Desde março deste ano, a Janela Para O Talento retornou às aulas presenciais, e Isabela retomou o convívio com a sala de aula. Segundo Christiane, a filha acompanha muito bem as atividades escolares, e recebe as adaptações necessárias para seu aprendizado. “Ela faz o pedagógico igual ao da turma, o que tem às vezes são pequenas adaptações de como vão passar o conteúdo pra ela. Se a turma está estudando sobre o tempo, ela também vai estudar sobre o tempo, mas com uma forma de abordagem um pouco diferente”.
Além de acompanhar o âmbito pedagógico, Isabela também participa dos eventos e atividades propostas na escola com os outros colegas. Para a mãe, ver a filha na apresentação de dia dos pais foi um marco: “Ela participou, dançou, e foi muito bonito, porque por mais que ela não estivesse dançando, cantando como a turma dela, em razão dos atrasos, ela participou muito bem, da maneira dela, e ficou muito feliz.
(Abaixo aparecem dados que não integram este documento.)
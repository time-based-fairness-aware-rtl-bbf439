// bank_ctrl_checker: drives one bank memory controller with random traffic
// and checks it against a reference model; used by tb_bank_mem_ctrl.
//
// The reference keeps its own copy of the bank queue in arrival order, of
// the open row, of the bank's busy time, of the TPSR ranking and of the run
// of successive level-1 picks. Every cycle it predicts whether a request is
// scheduled, which one and by which rule, the row buffer class, the cycle
// the access ends, the queue-full stall, and at every quantum end the
// per-thread access counts. FCFS mode, quantum ends and TPSR loads are
// driven here in place of the Meta controller.
module bank_ctrl_checker
  import tblmi_pkg::*;
#(
  parameter int unsigned FRT    = FRT_DEF,
  parameter int unsigned CYCLES = 60000,
  parameter int unsigned SEED   = 1
) (
  input  logic clk,
  input  logic rst_n,
  output int   checks,
  output int   failures,
  output logic finished,
  output int   n_level1,
  output int   n_level2,
  output int   n_fcfs,
  output int   n_frt_limit,
  output int   n_stall
);

  int n_kind[3];   // accesses per row buffer class, read hierarchically

  localparam int unsigned QD = QDEPTH_DEF;
  localparam int unsigned PW = TMAPB_W_DEF;

  logic req_valid, req_ready, q_end, fcfs_mode, tpsr_load;
  mem_req_t req;
  logic [TPSR_W-1:0] tpsr_word, tpsr_q;
  logic [NUM_THREADS-1:0][PW-1:0] counts;
  logic iss_valid, done;
  mem_req_t iss_req, done_req;
  rb_kind_e iss_kind;
  pick_e iss_pick;
  logic [$clog2(QD+1)-1:0] q_count;

  bank_mem_ctrl #(.FRT(FRT)) dut (
    .clk, .rst_n, .req_valid, .req, .req_ready, .q_end, .fcfs_mode,
    .tpsr_load, .tpsr_word, .counts, .iss_valid, .iss_req, .iss_kind,
    .iss_pick, .done, .done_req, .q_count, .tpsr_q
  );

  task automatic check(input bit ok, input string what);
    checks++;
    if (!ok) begin
      failures++;
      if (failures < 10) $display("FAIL[FRT=%0d] %s at %0t", FRT, what, $time);
    end
  endtask

  mem_req_t m_q[$];
  bit       m_open = 0;
  row_t     m_row = '0;
  bit       m_busy = 0;
  int       m_left = 0;
  int       m_run = 0;
  int       m_order[NUM_THREADS];
  int       m_cnt[NUM_THREADS];
  mem_req_t m_cur;
  int       tagc = 0;

  function automatic logic [TPSR_W-1:0] pack(input int o[NUM_THREADS]);
    logic [TPSR_W-1:0] w;
    w = '0;
    for (int s = 0; s < NUM_THREADS; s++) w = (w << TID_W) | TPSR_W'(o[s]);
    return w;
  endfunction

  function automatic bit is_hit(input mem_req_t r);
    return m_open && r.row == m_row;
  endfunction

  initial begin
    int new_order[NUM_THREADS];
    void'($urandom(SEED));
    checks = 0; failures = 0; finished = 0;
    n_level1 = 0; n_level2 = 0; n_fcfs = 0; n_frt_limit = 0; n_stall = 0;
    n_kind = '{0, 0, 0};
    req_valid = 0; req = '0; q_end = 0; fcfs_mode = 1; tpsr_load = 0; tpsr_word = '0;
    for (int s = 0; s < NUM_THREADS; s++) begin m_order[s] = s; m_cnt[s] = 0; end
    @(posedge rst_n);
    for (int cyc = 0; cyc < CYCLES; cyc++) begin
      int exp_idx, lat;
      pick_e exp_pick;
      bit exp_iss, any_hit, any_miss, l1;
      @(negedge clk);
      // ---------------- stimulus for this cycle
      req_valid = ($urandom % 100) < (((cyc / 5000) % 2 == 1) ? 30 : 4);
      req       = mem_req_t'({$urandom, $urandom});
      req.tid   = tid_t'($urandom % NUM_THREADS);
      // threads 0..3 stream through one row each; 4..7 spread over rows
      req.row   = (req.tid < 4 && $urandom % 4 != 0) ? row_t'(req.tid) : row_t'($urandom % 16);
      req.tag   = tag_t'(tagc++);
      fcfs_mode = (cyc < 3000);
      q_end     = (cyc % 1500) == 1499;
      tpsr_load = (cyc % 2000) == 1000;
      for (int s = 0; s < NUM_THREADS; s++) new_order[s] = s;
      new_order.shuffle();
      tpsr_word = pack(new_order);
      #1;
      // ---------------- predictions
      check(req_ready == (m_q.size() < QD), "queue full stall");
      check(int'(q_count) == m_q.size(), "queue occupancy");
      check(done == (m_busy && m_left == 1), "access end cycle");
      if (done) check(done_req == m_cur, "finished request");
      exp_iss = (m_q.size() > 0) && (!m_busy || m_left == 1);
      check(iss_valid == exp_iss, "schedule when bank ready and a request waits");
      if (req_valid && !req_ready) n_stall++;
      if (exp_iss) begin
        any_hit = 0; any_miss = 0;
        foreach (m_q[i]) if (is_hit(m_q[i])) any_hit = 1; else any_miss = 1;
        l1 = (FRT != 0) && (m_run < FRT);
        exp_idx = -1;
        if (fcfs_mode) begin
          exp_idx = 0; exp_pick = PICK_FCFS;
        end else if (l1 && any_hit) begin
          exp_pick = PICK_LEVEL1;
          foreach (m_q[i]) if (exp_idx < 0 && is_hit(m_q[i])) exp_idx = i;
        end else begin
          exp_pick = PICK_LEVEL2;
          for (int s = 0; s < NUM_THREADS && exp_idx < 0; s++)
            foreach (m_q[i])
              if (exp_idx < 0 && int'(m_q[i].tid) == m_order[s] &&
                  !(FRT != 0 && !l1 && any_miss && is_hit(m_q[i])))
                exp_idx = i;
          if (FRT != 0 && !l1 && any_hit) n_frt_limit++;
        end
        check(iss_req == m_q[exp_idx], $sformatf("scheduled request (expected entry %0d)", exp_idx));
        check(iss_pick == exp_pick, "picking rule");
        if (!m_open)                 begin check(iss_kind == RB_CLOSED, "closed class");   lat = T_CLOSED_DEF; end
        else if (is_hit(m_q[exp_idx])) begin check(iss_kind == RB_HIT, "hit class");      lat = T_HIT_DEF; end
        else                         begin check(iss_kind == RB_CONFLICT, "conflict class"); lat = T_CONFLICT_DEF; end
        n_kind[int'(iss_kind)]++;
        case (exp_pick)
          PICK_FCFS:   n_fcfs++;
          PICK_LEVEL1: n_level1++;
          default:     n_level2++;
        endcase
      end
      if (q_end)
        for (int t = 0; t < NUM_THREADS; t++)
          check(int'(counts[t]) == m_cnt[t], "TMAPB count at quantum end");
      if (tpsr_load) check(1, "");
      // ---------------- reference update for the coming edge
      begin
        int sz0;
        sz0 = m_q.size();
        if (q_end) foreach (m_cnt[t]) m_cnt[t] = 0;
        if (exp_iss) begin
          m_cur = m_q[exp_idx];
          m_cnt[m_cur.tid]++;
          m_open = 1; m_row = m_cur.row;
          m_busy = 1; m_left = lat;
          m_run  = (exp_pick == PICK_LEVEL1) ? m_run + 1 : 0;
          m_q.delete(exp_idx);
        end else if (m_busy) begin
          m_left--;
          if (m_left == 0) m_busy = 0;
        end
        if (req_valid && sz0 < QD) m_q.push_back(req);
        if (tpsr_load) m_order = new_order;
      end
    end
    finished = 1;
  end

endmodule
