// tb_tblmi_workloads: the evaluated workload classes on the TB-LMI memory
// system, one tblmi_workload_run per workload and queue size, all in
// parallel on one clock.
//
// The evaluation ran 8-core workloads with all eight threads memory
// intensive ("mem") or half of them ("mix"), and 4-core workloads of the same
// two kinds, with 8-, 16-, 24- and 32-entry bank queues. Here every kind runs
// with the 8-entry queue of the main configuration and with a 32-entry queue,
// and the 4-core mix also with 16 entries. Real benchmark traces are not
// available to a testbench, so each thread is a synthetic miss stream of the
// intensity its class stands for (see tblmi_workload_run). The schedule
// quantum and warm-up are shortened to 50k cycles, and each run covers the
// warm-up and four quanta. The test passes when every run's reference checks
// and workload-level checks pass.
module tb_tblmi_workloads;
  import tblmi_pkg::*;

  localparam int NRUN = 7;

  logic clk = 1'b0;
  always #5 clk = ~clk;

  logic [NRUN-1:0] fin;
  int ch[NRUN], fl[NRUN];

  tblmi_workload_run #(.NAME("8mem/q8"),  .NCORES(8), .NMEM(8), .QD(8),  .SEED(11)) r0 (.clk, .finished(fin[0]), .checks_o(ch[0]), .failures_o(fl[0]));
  tblmi_workload_run #(.NAME("8mix/q8"),  .NCORES(8), .NMEM(4), .QD(8),  .SEED(12)) r1 (.clk, .finished(fin[1]), .checks_o(ch[1]), .failures_o(fl[1]));
  tblmi_workload_run #(.NAME("8mem/q32"), .NCORES(8), .NMEM(8), .QD(32), .SEED(13)) r2 (.clk, .finished(fin[2]), .checks_o(ch[2]), .failures_o(fl[2]));
  tblmi_workload_run #(.NAME("8mix/q32"), .NCORES(8), .NMEM(4), .QD(32), .SEED(14)) r3 (.clk, .finished(fin[3]), .checks_o(ch[3]), .failures_o(fl[3]));
  tblmi_workload_run #(.NAME("4mem/q8"),  .NCORES(4), .NMEM(4), .QD(8),  .SEED(15)) r4 (.clk, .finished(fin[4]), .checks_o(ch[4]), .failures_o(fl[4]));
  tblmi_workload_run #(.NAME("4mix/q8"),  .NCORES(4), .NMEM(2), .QD(8),  .SEED(16)) r5 (.clk, .finished(fin[5]), .checks_o(ch[5]), .failures_o(fl[5]));
  tblmi_workload_run #(.NAME("4mix/q16"), .NCORES(4), .NMEM(2), .QD(16), .SEED(17)) r6 (.clk, .finished(fin[6]), .checks_o(ch[6]), .failures_o(fl[6]));

  function automatic void report(input int extra);
    int c, f;
    c = 0; f = extra;
    for (int i = 0; i < NRUN; i++) begin
      c += ch[i];
      f += fl[i];
    end
    $display("TB_RESULT checks=%0d failures=%0d", c, f);
  endfunction

  initial begin
    wait (&fin);
    report(0);
    $finish;
  end

  initial begin
    repeat (400_000) @(posedge clk);
    $display("watchdog expired");
    report(1);
    $finish;
  end
endmodule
Eu vi o quanto a gente já caminhou até aqui, quanto ela ganhou, quanto progresso a gente já teve. E isso só me dá mais certeza do futuro brilhante que ela vai ter, vai ser sempre muito amada e estimulada”.
Para a mãe de Belinha, os benefícios da filha e de outras crianças com deficiência ou transtorno estudarem em uma escola regular, que promovam a inclusão, se refletem tanto para ela, quanto para os outros colegas:
“Para a criança atípica é benéfico porque ela vai conviver com crianças típicas, que vão estimular cada vez mais o aprendizado dela. Ela vai ter modelos reais, efetivos, para que cada vez mais se desenvolva e se torne a melhor versão que ela puder ser. Para as crianças típicas, vai ser excelente o convívio com a diversidade. Fará com que elas sejam seres humanos melhores, muito mais empáticos, com muito mais sabedoria para conviver e saber lidar com as diferenças”.
A perspectiva das escola com inclusão
De acordo com dados do INEP obtidos pelo Censo Escolar da Educação Básica de 2020, 42,24% das mais de 210.000 matrículas escolares de alunos com deficiência no estado de São Paulo foram feitas em escolas municipais, como as frequentadas por Davi. O número já representa um aumento em relação ao Censo de 2019, no qual, das 174.363 matrículas, 40,99% foram na rede municipal.
Alessandra Reis Nunes é professora da sala de Atendimento Educacional Especializado (AEE) da EMEF Achilles, e ressalta que ações formativas junto aos docentes e demais servidores da escola, além de adaptações da própria estrutura da instituição, são essenciais para realizar uma inclusão efetiva para os alunos: “A condição não o determina, mas a maneira como o ambiente se organiza ou não determina se ele consegue participar ou não”.
“Temos instituído na Rede Municipal de Ensino de São Paulo um horário semanal de estudo e planejamento, tanto coletivo como individual, além das formações continuadas mensais e cursos de capacitação que a rede vem promovendo, tendo em vista o aumento da demanda com a procura cada vez maior por matrícula na rede pública e regular de ensino pelas famílias das pessoas com deficiência, público da Educação Especial”, comenta Alessandra.
Para ela, trabalhar junto ao AEE, oferecer escuta e apoio às famílias e eliminar as barreiras de acesso das crianças ao currículo é uma grande conquista rumo à uma educação com inclusão mais efetiva. “A importância para nossos estudantes e suas famílias de estarem na escola pública, regular e que vem perseguindo o ideal de inclusão é o de existir para o mundo. De serem respeitados, de serem enxergados, valorizados, legitimados, de serem finalmente consideradas suas necessidades sem precisarem negar sua condição numa tentativa de normalizar as diferenças. Somos diferentes e precisamos mudar a maneira como a sociedade pensa e se organiza. Se não for bom para todos, não serve a ninguém.”